*** Information provided ***

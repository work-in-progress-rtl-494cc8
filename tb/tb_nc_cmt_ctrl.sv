// tb_nc_cmt_ctrl: self-checking test of nc_cmt_ctrl, the capability metadata table
// controller, on a small table (4 initial slots, growth up to 256) backed by
// nc_cmt_mem_model with latency and random stalls.
//
// A scoreboard keyed by capability key holds the tag and entry of every live capability.
// Random inserts (unique tags), lookups, updates and deletes are issued; software
// behaviour is modelled by supplying a new, non-overlapping shadow region whenever none is
// pending and acknowledging the `freed` flag. Checks: the root capability is present
// after reset; every lookup of a live key hits with the stored entry and a wrong tag
// misses; deleted keys miss; update is visible through a later lookup; an insert is
// refused only when the overflow buffer is full; the entry counts (active + shadow +
// overflow) equal the scoreboard size after every command; a location returned by a
// lookup holds the entry in the memory model. At the end, expansion, rehash on access,
// promotion and the overflow buffer must all have been exercised. Inputs change on the
// falling edge. Prints TB_RESULT; a watchdog stops a hung run.
module tb_nc_cmt_ctrl;
  import nc_pkg::*;
  localparam int DEPTH = 1024;
  int checks = 0, failures = 0;

  logic clk = 0, rst_n = 0;
  always #5 clk = ~clk;

  logic       cmd_valid = 0, cmd_ready;
  cmt_cmd_e   cmd_op = CMD_LOOKUP;
  key_t       cmd_key = 0;
  tag_t       cmd_tag = 0;
  cmt_loc_t   cmd_loc = 0;
  cmt_entry_t cmd_entry = 0;
  logic       rsp_valid, rsp_ok;
  cmt_entry_t rsp_entry;
  cmt_loc_t   rsp_loc;
  logic       shadow_wr = 0, freed_clr = 0;
  logic [CMT_AW-1:0] shadow_start = 0;
  logic       st_init_done, st_expanding, st_shadow_ready, st_freed;
  logic [CMT_AW-1:0] st_act_start;
  logic [7:0] st_act_bits, st_act_sel;
  logic [CMT_AW:0] st_act_count, st_shd_count;
  logic [2:0] st_ovf_count;
  logic [31:0] st_moves, st_promotions;
  logic       mem_req_valid, mem_req_ready, mem_req_we, mem_rsp_valid;
  logic [CMT_AW-1:0] mem_req_idx;
  cmt_entry_t mem_req_wdata, mem_rsp_rdata;

  nc_cmt_ctrl #(.INIT_START(0), .INIT_BITS(2), .MAX_BITS(8), .OVF_N(4)) dut (.*);
  nc_cmt_mem_model #(.DEPTH(DEPTH), .LATENCY(3)) u_mem (
    .clk, .rst_n, .req_valid(mem_req_valid), .req_ready(mem_req_ready), .req_we(mem_req_we),
    .req_idx(mem_req_idx), .req_wdata(mem_req_wdata), .rsp_valid(mem_rsp_valid),
    .rsp_rdata(mem_rsp_rdata));

  task automatic check(input bit c, input string msg);
    checks++;
    if (!c) begin failures++; $display("FAIL: %s", msg); end
  endtask

  always @(posedge clk) if (rst_n && mem_req_valid && mem_req_idx >= DEPTH) begin
    failures++; $display("FAIL: CMT access outside the memory region: %0d", mem_req_idx);
  end

  // scoreboard
  tag_t       sb_tag [key_t];
  cmt_entry_t sb_ent [key_t];
  key_t       keys [$];
  int         n_ovf_seen = 0, n_refused = 0, next_shadow = 4, n_expand_seen = 0;

  task automatic cmd(input cmt_cmd_e op, input key_t k, input tag_t t, input cmt_loc_t l,
                     input cmt_entry_t e, output logic ok, output cmt_entry_t re,
                     output cmt_loc_t rl);
    int cyc = 0;
    @(negedge clk);
    cmd_valid = 1; cmd_op = op; cmd_key = k; cmd_tag = t; cmd_loc = l; cmd_entry = e;
    while (!cmd_ready) @(negedge clk);
    @(negedge clk);
    cmd_valid = 0;
    while (!rsp_valid && cyc < 1000) begin @(posedge clk); #1; cyc++; end
    check(rsp_valid, "response arrives");
    ok = rsp_ok; re = rsp_entry; rl = rsp_loc;
    @(posedge clk); #1;          // overflow-buffer writes land one cycle after the response
    if (st_ovf_count != 0) n_ovf_seen++;
    if (st_expanding) n_expand_seen++;
  endtask

  // software side: acknowledge freed, supply a new shadow region after the others
  task automatic software();
    @(negedge clk);
    if (st_freed) begin freed_clr = 1; @(negedge clk); freed_clr = 0; end
    if (!st_expanding && !st_shadow_ready && next_shadow + (2 << st_act_bits) <= DEPTH) begin
      shadow_start = CMT_AW'(next_shadow); shadow_wr = 1;
      @(negedge clk); shadow_wr = 0;
      next_shadow += 2 << st_act_bits;
    end
  endtask

  task automatic check_counts();
    check(int'(st_act_count) + int'(st_shd_count) + int'(st_ovf_count) == sb_tag.num(),
          $sformatf("entry count %0d+%0d+%0d vs %0d live", st_act_count, st_shd_count,
                    st_ovf_count, sb_tag.num()));
  endtask

  task automatic lookup_check(input key_t k);
    logic ok; cmt_entry_t re; cmt_loc_t rl;
    cmd(CMD_LOOKUP, k, sb_tag[k], '0, '0, ok, re, rl);
    check(ok && re == sb_ent[k], $sformatf("lookup of live key %h", k));
    if (ok && !rl.ovf) check(u_mem.peek(rl.idx) == sb_ent[k], "returned slot holds the entry");
    check_counts();
  endtask

  function automatic cmt_entry_t rnd_entry(input tag_t t);
    cmt_entry_t e;
    e = {$urandom, $urandom, $urandom, $urandom, $urandom, $urandom, $urandom, $urandom};
    e.ctype = CT_DIRECT;
    e.tag = t;
    return e;
  endfunction

  initial begin
    #20_000_000 $display("TB_RESULT checks=%0d failures=%0d (watchdog)", checks, failures + 1);
    $finish;
  end

  initial begin
    logic ok; cmt_entry_t re; cmt_loc_t rl;
    key_t k; tag_t t; cmt_entry_t e;
    int unsigned tagctr = 1;
    repeat (3) @(negedge clk);
    rst_n = 1;
    while (!st_init_done) @(negedge clk);
    // the root capability
    cmd(CMD_LOOKUP, '0, '0, '0, '0, ok, re, rl);
    check(ok && re.ctype == CT_DIRECT && re.base == 0 && re.length == 32'hFFFF_FFFF &&
          re.r && re.w && re.x, "root capability present after reset");
    sb_tag[key_t'(0)] = '0; sb_ent[key_t'(0)] = re; keys.push_back('0);
    check_counts();
    // a lookup with the wrong tag misses
    cmd(CMD_LOOKUP, '0, 16'h1234, '0, '0, ok, re, rl);
    check(!ok, "wrong tag misses");

    for (int it = 0; it < 3000; it++) begin
      int r;
      software();
      r = $urandom_range(0, 99);
      if (r < 35 || keys.size() < 3) begin                     // insert
        k = {2'($urandom_range(1, 3)), 46'($urandom_range(1, 1 << 20))};
        if (sb_tag.exists(k)) continue;
        t = 16'(tagctr++); e = rnd_entry(t);
        cmd(CMD_INSERT, k, t, '0, e, ok, re, rl);
        if (ok) begin
          sb_tag[k] = t; sb_ent[k] = e; keys.push_back(k);
        end else begin
          n_refused++;
          check(st_ovf_count == 4, "insert refused only with a full overflow buffer");
        end
        check_counts();
      end else if (r < 70) begin                                 // lookup (maybe moves)
        lookup_check(keys[$urandom_range(0, keys.size() - 1)]);
      end else if (r < 80) begin                                 // lookup of an absent key
        cmd(CMD_LOOKUP, {2'd1, 46'($urandom_range(1 << 21, 1 << 22))}, 16'hFFFF, '0, '0, ok, re, rl);
        check(!ok, "absent key misses");
      end else if (r < 90) begin                                 // update via lookup location
        automatic int i = $urandom_range(0, keys.size() - 1);
        k = keys[i];
        cmd(CMD_LOOKUP, k, sb_tag[k], '0, '0, ok, re, rl);
        check(ok, "lookup before update");
        e = sb_ent[k]; e.refcnt = 16'($urandom); e.base = $urandom;
        cmd(CMD_UPDATE, {2'd3, 46'($urandom)}, 16'($urandom), rl, e, ok, re, rl);   // key and tag unused
        sb_ent[k] = e;
        lookup_check(k);
      end else if (keys.size() > 1) begin                        // delete (never the root)
        automatic int i = $urandom_range(1, keys.size() - 1);
        k = keys[i];
        cmd(CMD_LOOKUP, k, sb_tag[k], '0, '0, ok, re, rl);
        check(ok, "lookup before delete");
        t = sb_tag[k];
        cmd(CMD_DELETE, {2'd3, 46'($urandom)}, 16'($urandom), rl, '0, ok, re, rl);
        sb_tag.delete(k); sb_ent.delete(k); keys.delete(i);
        check_counts();
        cmd(CMD_LOOKUP, k, t, '0, '0, ok, re, rl);
        check(!ok, "deleted key misses");
      end
      if (keys.size() > 150) begin                                // keep the table small
        foreach (keys[j]) if (j > 0 && $urandom_range(0, 1)) lookup_check(keys[j]);
      end
    end
    // every live key is still found
    foreach (keys[j]) lookup_check(keys[j]);
    $display("live=%0d expand_seen=%0d moves=%0d promotions=%0d ovf_seen=%0d refused=%0d act_bits=%0d",
             keys.size(), n_expand_seen, st_moves, st_promotions, n_ovf_seen, n_refused, st_act_bits);
    check(n_expand_seen > 0, "expansion happened");
    check(st_moves > 0, "entries rehashed on access");
    check(st_promotions > 0, "shadow table promoted");
    check(n_ovf_seen > 0, "overflow buffer used");
    $display("TB_RESULT checks=%0d failures=%0d", checks, failures);
    $finish;
  end
endmodule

*** End of Information provided ***

Work instruction: Using the entries above, give back exactly the line containing "cmt_entry_t cmd_entry = 0;", the line containing "cmt_entry_t mem_req_wdata, mem_rsp_rdata;", and every line between them, and nothing else.

Reply:
  cmt_entry_t cmd_entry = 0;
  logic       rsp_valid, rsp_ok;
  cmt_entry_t rsp_entry;
  cmt_loc_t   rsp_loc;
  logic       shadow_wr = 0, freed_clr = 0;
  logic [CMT_AW-1:0] shadow_start = 0;
  logic       st_init_done, st_expanding, st_shadow_ready, st_freed;
  logic [CMT_AW-1:0] st_act_start;
  logic [7:0] st_act_bits, st_act_sel;
  logic [CMT_AW:0] st_act_count, st_shd_count;
  logic [2:0] st_ovf_count;
  logic [31:0] st_moves, st_promotions;
  logic       mem_req_valid, mem_req_ready, mem_req_we, mem_rsp_valid;
  logic [CMT_AW-1:0] mem_req_idx;
  cmt_entry_t mem_req_wdata, mem_rsp_rdata;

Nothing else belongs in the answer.